Tuesday, April 28, 2026

OUR FINAL CAR RIDE TOGETHER

A quiet, reflective day.  Rain came in the night, leaving us with a sullen gray cloud cover.  I took a drive into Bayfield and then out the other side down the Bronson Line to Pavilion Road.  Turning east, I slowly ambled along to the Linwood Conservation Area, where Pheebs and I often walked.  I parked the car and walked up along a hedgerow of trees, imagining in my mind that Pheebs was again with me, with her nose to the ground, happily checking out all the smells.  As I said, it was a quiet, reflective day, and it marked one year ago this afternoon that Pheebs and I drove off on our final car ride together..............   

Al's Music Box:: The Rainbow Bridge

GROANER'S CORNER:(( Parent's Dictionary::

DUMBWAITER: one who asks if the kids would care to order dessert.

FAMILY PLANNING: the art of spacing your children the proper distance apart to keep you on the edge of financial disaster.


FEEDBACK: the inevitable result when the baby doesn't appreciate the strained carrots.

FULL NAME: what you call your child when you're mad at him.

GRANDPARENTS: the people who think your children are wonderful even though they're sure you're not raising them right.

HEARSAY: what toddlers do when anyone mutters a dirty word.

INDEPENDENT: how we want our children to be as long as they do everything we say.

PRENATAL: when your life was still somewhat your own.

PUDDLE: a small body of water that draws other small bodies wearing dry shoes into it.

SHOW OFF: a child who is more talented than yours.

STERILIZE: what you do to your first baby's pacifier by boiling it and to your last baby's pacifier by blowing on it.

TOP BUNK: where you should never put a child wearing Superman jammies.

TWO-MINUTE WARNING: when the baby's face turns red and she begins to make those familiar grunting noises.

VERBAL: able to whine in words.

WHODUNIT: none of the kids that live in your house.

----------------------------------

Jon's working at the lumberyard, pushing a tree through the buzz saw, and accidentally shears off all ten of his fingers.

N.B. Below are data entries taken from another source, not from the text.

// gray_mapper: the modulator f(.) of the system: a log2(M)-bit message goes
// in, the in-phase and quadrature amplitudes of its square M-QAM point come
// out.
//
// How: the upper half of the message is the in-phase label, the lower half the
// quadrature label. A label is the complement of the reflected Gray code of
// the level index, so the index is recovered by complementing the label and
// running the Gray-to-binary prefix XOR. Level k is placed at
// (2k - (L-1)) * d/2, written as a signed fixed-point number in the format the
// quantizer takes (IN_W bits, IN_FRAC fraction bits).
//
// For 16-QAM and d = 2 this gives I = -3, -1, 1, 3 for labels 11, 10, 00, 01,
// and the same for Q, the 802.16-style map.
//
// Interface: in_valid/bits in, out_valid/x_i/x_q out, no back-pressure.
// Timing: one register stage.
//
// From the source design: the Gray map for 16-QAM and the rule that the other
// orders follow it. Own choices: the generalisation (complemented reflected
// Gray code per axis), the fixed-point output format and the register.
module gray_mapper
  import qam_pkg::*;
#(
  parameter int unsigned M       = 16,
  parameter int unsigned D       = 2,   // minimum distance d, in output units
  parameter int unsigned IN_W    = 32,
  parameter int unsigned IN_FRAC = 16
) (
  input  logic                   clk,
  input  logic                   rst_n,
  input  logic                   in_valid,
  input  logic [$clog2(M)-1:0]   bits,
  output logic                   out_valid,
  output logic signed [IN_W-1:0] x_i,
  output logic signed [IN_W-1:0] x_q
);

  localparam int unsigned L  = levels_of(M);
  localparam int unsigned AB = $clog2(L);

  if (!valid_order(M)) begin : g_bad_m
    $error("gray_mapper: M must be 4, 16, 64, ... (square, power of two)");
  end

  function automatic logic [AB-1:0] level_of(input logic [AB-1:0] label);
    logic [AB-1:0] g, k;
    g = ~label;
    k[AB-1] = g[AB-1];
    for (int b = AB - 2; b >= 0; b--) k[b] = k[b+1] ^ g[b];
    return k;
  endfunction

  // (2k - (L-1)) * d * 2^IN_FRAC / 2
  function automatic logic signed [IN_W-1:0] amplitude(input logic [AB-1:0] k);
    logic signed [IN_W+1:0] odd;
    odd = $signed({1'b0, IN_W'(k), 1'b0}) - $signed((IN_W+2)'(L - 1));
    return IN_W'((odd * $signed((IN_W+2)'(D))) <<< IN_FRAC >>> 1);
  endfunction

  always_ff @(posedge clk or negedge rst_n) begin
    if (!rst_n) begin
      out_valid <= 1'b0;
      x_i       <= '0;
      x_q       <= '0;
    end else begin
      out_valid <= in_valid;
      if (in_valid) begin
        x_i <= amplitude(level_of(bits[2*AB-1:AB]));
        x_q <= amplitude(level_of(bits[AB-1:0]));
      end
    end
  end

endmodule
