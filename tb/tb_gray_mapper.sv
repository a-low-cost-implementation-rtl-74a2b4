// tb_gray_mapper: checks the square M-QAM Gray mapper.
// 16-QAM is checked against the printed map (I = -3,-1,1,3 for labels
// 11,10,00,01, the same for Q, with d = 2). 64-QAM is checked against the
// 802.16 axis order 111,110,100,101,001,000,010,011. 4096-QAM is checked
// against a level search written here: for each label the level whose
// complemented Gray code matches. Every check also confirms the one-cycle
// latency.
module tb_gray_mapper;
  localparam int IN_FRAC = 16;

  logic clk = 1'b0;
  logic rst_n = 1'b0;
  always #5 clk = ~clk;

  int checks = 0;
  int failures = 0;

  logic        vin;
  logic [11:0] bits;
  logic        v16, v64, v4k;
  logic signed [31:0] i16, q16, i64, q64, i4k, q4k;

  gray_mapper #(.M(16))   u16 (.clk, .rst_n, .in_valid(vin), .bits(bits[3:0]),
                               .out_valid(v16), .x_i(i16), .x_q(q16));
  gray_mapper #(.M(64))   u64 (.clk, .rst_n, .in_valid(vin), .bits(bits[5:0]),
                               .out_valid(v64), .x_i(i64), .x_q(q64));
  gray_mapper #(.M(4096)) u4k (.clk, .rst_n, .in_valid(vin), .bits(bits[11:0]),
                               .out_valid(v4k), .x_i(i4k), .x_q(q4k));

  // Printed 16-QAM axis map, indexed by the 2-bit label: amplitude in units.
  function automatic int amp16(input logic [1:0] lab);
    case (lab)
      2'b11: return -3;
      2'b10: return -1;
      2'b00: return 1;
      default: return 3;
    endcase
  endfunction

  function automatic int amp64(input logic [2:0] lab);
    logic [2:0] order [8] = '{3'b111, 3'b110, 3'b100, 3'b101, 3'b001, 3'b000, 3'b010, 3'b011};
    for (int k = 0; k < 8; k++) if (order[k] == lab) return 2 * k - 7;
    return 999;
  endfunction

  function automatic int amp4k(input logic [5:0] lab);
    for (int k = 0; k < 64; k++) begin
      logic [5:0] g;
      g = 6'(k) ^ 6'(k >> 1);
      if (~g == lab) return 2 * k - 63;
    end
    return 999;
  endfunction

  task automatic check(input string what, input logic signed [31:0] got, input int units);
    logic signed [31:0] exp;
    exp = 32'(units) <<< IN_FRAC;   // d = 2: amplitude (2k-(L-1)) in input units
    checks++;
    if (got !== exp) begin
      failures++;
      $display("FAIL %s bits=%h got=%0d exp=%0d", what, bits, got, exp);
    end
  endtask

  initial begin
    vin = 1'b0;
    bits = '0;
    repeat (3) @(posedge clk);
    rst_n = 1'b1;
    for (int s = 0; s < 4096; s++) begin
      @(negedge clk);
      vin  = 1'b1;
      bits = 12'(s);
      @(negedge clk);
      vin = 1'b0;
      checks++;
      if (!(v16 && v64 && v4k)) begin
        failures++;
        $display("FAIL latency: out_valid not high one cycle after in_valid");
      end
      if (s < 16) begin
        check("16 I", i16, amp16(bits[3:2]));
        check("16 Q", q16, amp16(bits[1:0]));
      end
      if (s < 64) begin
        check("64 I", i64, amp64(bits[5:3]));
        check("64 Q", q64, amp64(bits[2:0]));
      end
      check("4096 I", i4k, amp4k(bits[11:6]));
      check("4096 Q", q4k, amp4k(bits[5:0]));
      @(negedge clk);
      checks++;
      if (v16 || v64 || v4k) begin
        failures++;
        $display("FAIL out_valid stayed high");
      end
    end
    $display("TB_RESULT checks=%0d failures=%0d", checks, failures);
    $finish;
  end

  initial begin
    repeat (100000) @(posedge clk);
    failures++;
    $display("FAIL watchdog");
    $display("TB_RESULT checks=%0d failures=%0d", checks, failures);
    $finish;
  end
endmodule
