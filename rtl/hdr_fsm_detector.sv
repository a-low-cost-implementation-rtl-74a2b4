// hdr_fsm_detector: heuristic-decision-region detection written as a state
// machine. It does the same job as hdr_detector (quantized I/Q in, Gray-coded
// message bits out) but scans the decision regions sequentially, one
// comparison per axis per clock, so it needs one comparator per axis instead
// of sqrt(M)-1.
//
// How: the machine waits in IDLE until a valid sample arrives. On that edge it
// registers the sample and compares each component with the middle boundary,
// which fixes the top bit of the region index (for 16-QAM: the "X > 0" or
// "X < 0" state). Each NODE cycle then halves the remaining interval,
// comparing with the boundary in its middle. When the last index bit is known
// the machine is in a LEAF state (for 16-QAM one of "X > 2", "X < 2",
// "X > -2", "X < -2"), where it drives the message bits through the Gray
// look-up table and returns to IDLE. I and Q run in lockstep on one state
// register. In the signed picture with d = 2 the boundaries are 0 and +-2; in
// the quantized domain they are the same THR(k) values hdr_detector uses.
//
// Interface: in_valid/in_ready handshake on the input (a sample is taken when
// both are high, and in_ready is high only in IDLE); out_valid pulses for one
// cycle with bits = {I label, Q label}.
// Timing: log2(sqrt(M)) + 1 cycles from accepting a sample to out_valid: 3 for
// 16-QAM. One symbol per 3 cycles for 16-QAM.
//
// From the source design: the state sequence idle -> sign state -> leaf ->
// idle for 16-QAM and its 3-cycle latency. Own choices: the binary search that
// extends the sequence to other M, the handshake, tie handling (a sample equal
// to a boundary goes to the upper region) and reset.
// The output assertion is disabled during reset, so Verilator notes that rst_n
// is used both as an asynchronous reset and synchronously there; that use is
// in verification code only.
module hdr_fsm_detector
  import qam_pkg::*;
#(
  parameter int unsigned M = 16,  // constellation order
  parameter int unsigned N = 32   // quantized component width
) (
  input  logic                 clk,
  input  logic                 rst_n,
  input  logic                 in_valid,
  output logic                 in_ready,
  input  logic [N-1:0]         yq_i,
  input  logic [N-1:0]         yq_q,
  output logic                 out_valid,
  output logic [$clog2(M)-1:0] bits
);

  localparam int unsigned L  = levels_of(M);
  localparam int unsigned AB = $clog2(L);
  localparam int unsigned PB = (AB > 1) ? $clog2(AB) : 1;

  if (!valid_order(M)) begin : g_bad_m
    $error("hdr_fsm_detector: M must be 4, 16, 64, ... (square, power of two)");
  end

  typedef enum logic [1:0] {S_IDLE, S_NODE, S_LEAF} state_t;

  state_t        state;
  logic [N-1:0]  s_i, s_q;       // registered sample
  logic [AB-1:0] idx_i, idx_q;   // region index bits decided so far
  logic [PB-1:0] pos;            // next index bit to decide

  // Boundary table and Gray look-up table
  logic [N-1:0]  thr [L-1];
  logic [AB-1:0] lut [L];
  for (genvar k = 0; k < L - 1; k++) begin : g_thr
    assign thr[k] = N'(hdr_threshold(k, L, N));
  end
  for (genvar k = 0; k < L; k++) begin : g_lut
    assign lut[k] = AB'(axis_label(k, L));
  end

  // One comparison per axis: does the sample lie at or above the lower edge of
  // region (prefix | 1 << bit)?
  function automatic logic decide(input logic [N-1:0] s, input logic [AB-1:0] prefix,
                                  input logic [PB-1:0] b, input logic [N-1:0] t [L-1]);
    logic [AB-1:0] cand;
    cand = prefix | (AB'(1) << b);
    return s >= t[cand - AB'(1)];
  endfunction

  assign in_ready = (state == S_IDLE);

  always_ff @(posedge clk or negedge rst_n) begin
    if (!rst_n) begin
      state     <= S_IDLE;
      s_i       <= '0;
      s_q       <= '0;
      idx_i     <= '0;
      idx_q     <= '0;
      pos       <= '0;
      out_valid <= 1'b0;
      bits      <= '0;
    end else begin
      out_valid <= 1'b0;
      unique case (state)
        S_IDLE: if (in_valid) begin
          s_i   <= yq_i;
          s_q   <= yq_q;
          idx_i <= AB'(decide(yq_i, '0, PB'(AB - 1), thr)) << (AB - 1);
          idx_q <= AB'(decide(yq_q, '0, PB'(AB - 1), thr)) << (AB - 1);
          pos   <= PB'(AB - 1);
          state <= (AB == 1) ? S_LEAF : S_NODE;
        end
        S_NODE: begin
          idx_i <= idx_i | (AB'(decide(s_i, idx_i, pos - PB'(1), thr)) << (pos - PB'(1)));
          idx_q <= idx_q | (AB'(decide(s_q, idx_q, pos - PB'(1), thr)) << (pos - PB'(1)));
          pos   <= pos - PB'(1);
          if (pos == PB'(1)) state <= S_LEAF;
        end
        S_LEAF: begin
          bits      <= {lut[idx_i], lut[idx_q]};
          out_valid <= 1'b1;
          state     <= S_IDLE;
        end
        default: state <= S_IDLE;
      endcase
    end
  end

`ifndef SYNTHESIS
  // A result is only ever produced from a leaf state.
  a_out_from_leaf: assert property (@(posedge clk) disable iff (!rst_n)
    out_valid |-> $past(state == S_LEAF));
`endif

endmodule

He goes to the emergency room.
The doctor says, "Yuck! Well, give me the fingers, and I'll see what I can do."
Jon says, "I haven't got the fingers."
The doctor says, "What do you mean, you haven't got the fingers? It's 1999. We've got microsurgery and all kinds of incredible techniques. I could have put them back on and made you like new. Why didn't you bring the fingers?" Jon says, "Well, geeezzzz, Doc, I didn't have anything left to pick 'em up with."    
---------------------

Al's Doggy World

Meanings::

Al's Art Gallery












Monday, April 27, 2026

THESE WERE VERY SAD DAYS A YEAR AGO

 NICE TO SEE THIS FOREST FLOOR GREENING UP
A bright sunny morning, so I was off to my walking spot.  A large road grader was in the process of grading the road, but I didn't let the 'swift-moving' machine deter me from my walk.  Ya right....have you ever seen a swift-moving road grader!?!?  Oh, really.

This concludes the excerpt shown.